The Dark Lords had rolled back out through the hole they had created. Fortunately for the patience and sanity of everyone, Peeves followed as well, making up some rude limericks as he went.
“Well...” continued Meir Brin. “Next we have Gandalf the White.”
Ally jerked her head to look at the blindingly white figure. Gandalf was balancing a plate of biscuits on his hand. “See? They’re little Hogwarts!” he said proudly.
“Ooo! Dumbledore!” cried Stephanie Brown happily.
“Give her a cookie,” said Meir Brin through clenched teeth.
The next minute Stephanie Brown was bouncing up and down singing the theme from The Lord of the Rings with lasagna pouring from her ears. Gandalf bit his lip. “Now why did that happen...”
“A lesson to be learned from Willy Wonka and the Chocolate Factory,” said Miss Cam, who was holding Leagolas the Mini-Balrog with a look of satisfaction on her face.
The Elf “Goilfingel” smiled. “Does anyone else think that Mithrandir is your ‘Dumbledore’?”
“No, Mister Goilfingel, sir!” said Ally vehemently.
“Goilfingel?” asked Meir Brin. “This is Glorfindel. Get their names right, idiot.”
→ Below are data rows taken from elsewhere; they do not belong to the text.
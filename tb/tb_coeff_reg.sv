// tb_coeff_reg: self-checking test of the coefficient kernel register.
// Loads random 16-bit values into random columns (coeff_sel 0..3, where 3 must
// load nothing), with coeff_ld held low on random cycles, and compares the
// 36-bit output after every edge with a reference model.
module tb_coeff_reg;
  import conv_pkg::*;

  logic clk = 0, n_rst = 0;
  logic [DATA_W-1:0] coeff_in;
  logic [1:0] coeff_sel;
  logic coeff_ld;
  logic [WIN_W-1:0] coeff_out;
  int checks = 0, failures = 0;
  logic [COL_W-1:0] m [3];

  coeff_reg dut (.*);

  always #5 clk = ~clk;

  initial begin
    repeat (2000) @(posedge clk);
    failures++;
    $display("watchdog expired");
    $display("TB_RESULT checks=%0d failures=%0d", checks, failures);
    $finish;
  end

  task automatic check(input logic [WIN_W-1:0] exp, input string what);
    checks++;
    if (coeff_out !== exp) begin
      failures++;
      $display("FAIL %s: got %h expected %h", what, coeff_out, exp);
    end
  endtask

  initial begin
    coeff_in = '0; coeff_sel = 0; coeff_ld = 0;
    m[0] = '0; m[1] = '0; m[2] = '0;
    repeat (2) @(posedge clk);
    #1 check('0, "reset");
    n_rst = 1;
    // the three columns in order
    for (int i = 0; i < 3; i++) begin
      @(negedge clk); coeff_in = 16'hA000 | 16'(12'h123 * (i + 1)); coeff_sel = 2'(i); coeff_ld = 1;
      m[i] = coeff_in[11:0];
    end
    @(negedge clk); coeff_ld = 0;
    check({m[2], m[1], m[0]}, "three columns");
    for (int i = 0; i < 300; i++) begin
      @(negedge clk);
      coeff_in  = 16'($urandom);
      coeff_sel = 2'($urandom);
      coeff_ld  = 1'($urandom % 2);
      @(posedge clk);
      if (coeff_ld && coeff_sel != 3) m[coeff_sel] = coeff_in[11:0];
      #1 check({m[2], m[1], m[0]}, $sformatf("step %0d", i));
    end
    $display("TB_RESULT checks=%0d failures=%0d", checks, failures);
    $finish;
  end
endmodule
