// conv_controller: sequencing state machine of the 2D convolver.
//
// The controller waits in S_IDLE for a command from the bus interface and then
// walks through the steps of that command, holding modwait high in every
// state but S_IDLE so that software can poll for completion.
//   * Load coefficients (coeff_load_en): S_LOAD_C0, S_LOAD_C1, S_LOAD_C2, one
//     cycle each, pulse coeff_ld with coeff_sel = 0, 1, 2 so the coefficient
//     register copies the three column registers of the bus interface.
//   * Load sample column (sample_load_en): S_SHIFT pulses sample_shift. A
//     counter of columns shifted since the start of a row saturates at 3; once
//     three columns are in the window the shift is followed by S_CONV, which
//     pulses convolve_en, and S_STORE, the cycle in which the multiplier tree
//     raises result_ready and the result enters the FIFO.
//   * New row (new_row alone): clears the column counter, so the next three
//     columns refill the window before convolution continues.
//   * Sample complete (sample_load_en and new_row together): clears the
//     column counter and ends streaming mode without shifting.
// sample_stream is high while the window is full (three columns loaded), i.e.
// each further column produces one result. Commands are sampled only in
// S_IDLE; the bus interface keeps a command pending until then. If several
// bits are set the priority is sample complete, coefficient load, new row,
// sample load. Timing: a coefficient load keeps modwait high for 3 cycles, a
// shift that completes a window for 3 cycles, any other shift for 1.
// The commands, modwait, sample_stream and the output names follow the
// reference architecture; the states, their timing and the priority are this
// design's own.
module conv_controller
  import conv_pkg::*;
(
  input  logic       clk,
  input  logic       n_rst,
  input  logic       coeff_load_en,
  input  logic       sample_load_en,
  input  logic       new_row,
  output logic       modwait,
  output logic       sample_stream,
  output logic       sample_shift,
  output logic       convolve_en,
  output logic       coeff_ld,
  output logic [1:0] coeff_sel
);

  ctrl_state_t state, state_n;
  logic [1:0]  cols, cols_n;   // sample columns in the window since the row began

  always_comb begin
    state_n = state;
    cols_n  = cols;
    unique case (state)
      S_IDLE: begin
        if (sample_load_en && new_row) begin
          cols_n = '0;                  // sample complete
        end else if (coeff_load_en) begin
          state_n = S_LOAD_C0;
        end else if (new_row) begin
          cols_n = '0;
        end else if (sample_load_en) begin
          state_n = S_SHIFT;
        end
      end
      S_LOAD_C0: state_n = S_LOAD_C1;
      S_LOAD_C1: state_n = S_LOAD_C2;
      S_LOAD_C2: state_n = S_IDLE;
      S_SHIFT: begin
        if (cols == 2'd3) cols_n = cols;
        else              cols_n = cols + 1'b1;
        state_n = (cols >= 2'd2) ? S_CONV : S_IDLE;
      end
      S_CONV:  state_n = S_STORE;
      S_STORE: state_n = S_IDLE;
      default: state_n = S_IDLE;
    endcase
  end

  always_ff @(posedge clk or negedge n_rst) begin
    if (!n_rst) begin
      state <= S_IDLE;
      cols  <= '0;
    end else begin
      state <= state_n;
      cols  <= cols_n;
    end
  end

  always_comb begin
    modwait       = (state != S_IDLE);
    sample_stream = (cols == 2'd3);
    sample_shift  = (state == S_SHIFT);
    convolve_en   = (state == S_CONV);
    coeff_ld      = (state == S_LOAD_C0) || (state == S_LOAD_C1) || (state == S_LOAD_C2);
    unique case (state)
      S_LOAD_C1: coeff_sel = 2'd1;
      S_LOAD_C2: coeff_sel = 2'd2;
      default:   coeff_sel = 2'd0;
    endcase
  end

endmodule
Ally twitched, and looked nervously at Miss Cam, who was getting into attack mode at the misnomer. Her Paddle of Canon Accuracy looked a lot more brutal than the Switch of Character Banishment. Ally now realized why Onyx spoke of OFUM as such a frightful place.
“Next, we move on to Crossover pairings. Here to show why Remus/Galadriel is not only implausible, but stupid, is Galadriel of Lothlórien.” announced Meir Brin, not taking her eyes off Ally.
“But creative pairings are fun,” said Catherine Dark Wolf. “It’s imaginative, and—”
Catherine Dark Wolf was cut off by a snarl of rage. Galadriel, who was halfway through the entrance arch, put a hand to her forehead. Miss Cam jumped to her feet, and Meir Brin turned pale. Silver strands of moonlight were falling through the hole left by Sauron and Morgoth. And Remus Lupin was turning into a werewolf.